Wednesday, September 06, 2006

Condi takes historical analogies to an absurd level



Last week, top administration officials, including Bush, Cheney, and Rumsfeld, equated the war in Iraq with fighting Nazis in World War II. As part of this analogy, the Bush gang made its critics out to be Neville Chamberlain — as if troop redeployment in Iraq is the moral equivalent of appeasing Hitler.

As if that weren't quite offensive enough, Condoleezza Rice has upped the ante a bit, suggesting that opponents of the war are the moral equivalent of those who would tolerate slavery in 19th century America.

Secretary of State Rice compared the Iraq war with the American Civil War, telling a magazine that slavery might have lasted longer in this country if the North had decided to end the fight early.

"I'm sure there are people who thought it was a mistake to fight the Civil War to its end and to insist that the emancipation of slaves would hold," Rice said in the new issue of Essence magazine.

"I know there were people who said, 'Why don't we get out of this now, take a peace with the South, but leave the South with slaves?'" Rice said.

Now, I know that Rice, like much of today's Republican Party, is desperate.
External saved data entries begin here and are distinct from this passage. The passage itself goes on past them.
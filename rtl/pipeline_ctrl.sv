// pipeline_ctrl: schedules (image, head) tasks through the stage pipeline.
//
// The attention computation of one head of one image is a task; tasks enter
// in the order (image 0, head 0), (0, 1), ..., (0, HEADS-1), (1, 0), ... and
// move one stage on per pipeline step, so up to NSTAGE tasks of different
// heads and images are in flight at once. A step starts every stage that
// holds a task (stage_start pulse, with the stage's task on task_img /
// task_head), waits until each of them has pulsed stage_done, and then
// pulses 'advance' for one cycle: all inter-stage buffers rotate and the
// tasks shift one stage on. 'start' (with num_images, 1..IMG_SLOTS) begins a
// run of num_images*HEADS tasks; 'done' pulses after the last task has left
// the last stage. A step costs the slowest active stage plus 3 cycles.
// Running different images and heads in different stages at the same time is
// the design's; the lock-step advance of all stages is this design's choice.
module pipeline_ctrl #(
  parameter int unsigned NSTAGE    = 5,
  parameter int unsigned HEADS     = vit_pkg::NUM_HEADS,
  parameter int unsigned IMG_SLOTS = vit_pkg::IMG_SLOTS,
  localparam int unsigned IW       = (IMG_SLOTS > 1) ? $clog2(IMG_SLOTS) : 1,
  localparam int unsigned NIW      = $clog2(IMG_SLOTS + 1),
  localparam int unsigned HW       = (HEADS > 1) ? $clog2(HEADS) : 1
) (
  input  logic           clk,
  input  logic           rst_n,
  input  logic           start,
  input  logic [NIW-1:0] num_images,
  output logic           busy,
  output logic           done,
  output logic           advance,
  output logic           stage_start [NSTAGE],
  input  logic           stage_done  [NSTAGE],
  output logic           task_valid  [NSTAGE],
  output logic [IW-1:0]  task_img    [NSTAGE],
  output logic [HW-1:0]  task_head   [NSTAGE]
);
  typedef enum logic [2:0] {S_IDLE, S_ADVANCE, S_LAUNCH, S_WAIT, S_DONE} state_t;
  state_t state;

  logic [NIW-1:0] nimg, next_img;
  logic [HW-1:0]  next_head;
  logic           finished [NSTAGE];
  logic           more_tasks, any_left, all_done;

  assign more_tasks = (next_img < nimg);
  always_comb begin
    any_left = more_tasks;
    for (int s = 0; s < NSTAGE - 1; s++) any_left |= task_valid[s];
    all_done = 1'b1;
    for (int s = 0; s < NSTAGE; s++)
      if (task_valid[s] && !(finished[s] || stage_done[s])) all_done = 1'b0;
  end

  always_ff @(posedge clk or negedge rst_n) begin
    if (!rst_n) begin
      state     <= S_IDLE;
      nimg      <= '0;
      next_img  <= '0;
      next_head <= '0;
      done      <= 1'b0;
      for (int s = 0; s < NSTAGE; s++) begin
        task_valid[s] <= 1'b0;
        task_img[s]   <= '0;
        task_head[s]  <= '0;
        finished[s]   <= 1'b0;
      end
    end else begin
      done <= 1'b0;
      unique case (state)
        S_IDLE: if (start) begin
          nimg      <= num_images;
          next_img  <= '0;
          next_head <= '0;
          for (int s = 0; s < NSTAGE; s++) task_valid[s] <= 1'b0;
          state     <= S_ADVANCE;
        end
        S_ADVANCE: begin
          for (int s = NSTAGE - 1; s > 0; s--) begin
            task_valid[s] <= task_valid[s-1];
            task_img[s]   <= task_img[s-1];
            task_head[s]  <= task_head[s-1];
          end
          task_valid[0] <= more_tasks;
          task_img[0]   <= IW'(next_img);
          task_head[0]  <= next_head;
          if (more_tasks) begin
            if (next_head == HW'(HEADS - 1)) begin
              next_head <= '0;
              next_img  <= next_img + 1'b1;
            end else next_head <= next_head + 1'b1;
          end
          state <= any_left ? S_LAUNCH : S_DONE;
        end
        S_LAUNCH: begin
          for (int s = 0; s < NSTAGE; s++) finished[s] <= 1'b0;
          state <= S_WAIT;
        end
        S_WAIT: begin
          for (int s = 0; s < NSTAGE; s++) finished[s] <= finished[s] | stage_done[s];
          if (all_done) state <= S_ADVANCE;
        end
        S_DONE: begin
          done  <= 1'b1;
          state <= S_IDLE;
        end
        default: state <= S_IDLE;
      endcase
    end
  end

  assign busy    = (state != S_IDLE);
  assign advance = (state == S_ADVANCE);
  always_comb begin
    for (int s = 0; s < NSTAGE; s++) stage_start[s] = (state == S_LAUNCH) && task_valid[s];
  end

  a_num_images: assert property (@(posedge clk) disable iff (!rst_n)
    (start && state == S_IDLE) |-> (num_images >= 1 && num_images <= NIW'(IMG_SLOTS)))
    else $error("pipeline_ctrl: num_images out of range");
endmodule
I realize that this appears to be a challenging campaign cycle for the GOP, and they're willing to engage in whatever demagoguery necessary to survive the next 10 weeks.

But to suggest, out loud, on the record, that critics of the war in Iraq are similar to those who would approve of slavery is perhaps the most breathtakingly stupid remark ever uttered by a Bush administration official. And given the competition, that's no easy feat.

Ironically, Rice was supposed to be the level-headed one. Just today, Eugene Robinson complemented the Secretary of State for her less-reckless language — while Bush, Cheney, and Rumsfeld were drawing on Nazi analogies, Rice also appeared before the American Legion convention and simply referred to the enemy in the war on terrorism as "violent extremists," which, as Robinson noted, "sounds so 2006."

But Rice's decision to use reasonable rhetoric apparently didn't last. Also note the choice of publications: Rice didn't use the Iraq opponents = slavery supporters argument on Meet the Press; she used it in an interview with Essence magazine, which has predominantly African-American readers. It's about as subtle as a sledgehammer — Rice was effectively telling black voters, "Democratic criticism of the war is analogous to opposition to the Civil War. Unless you like slavery, vote Republican."

Maybe Rice thought that Essence's circulation is small enough that these comments wouldn't cause a stir. Maybe she no longer cares. Either way, the Secretary of State needs to apologize for her inanity.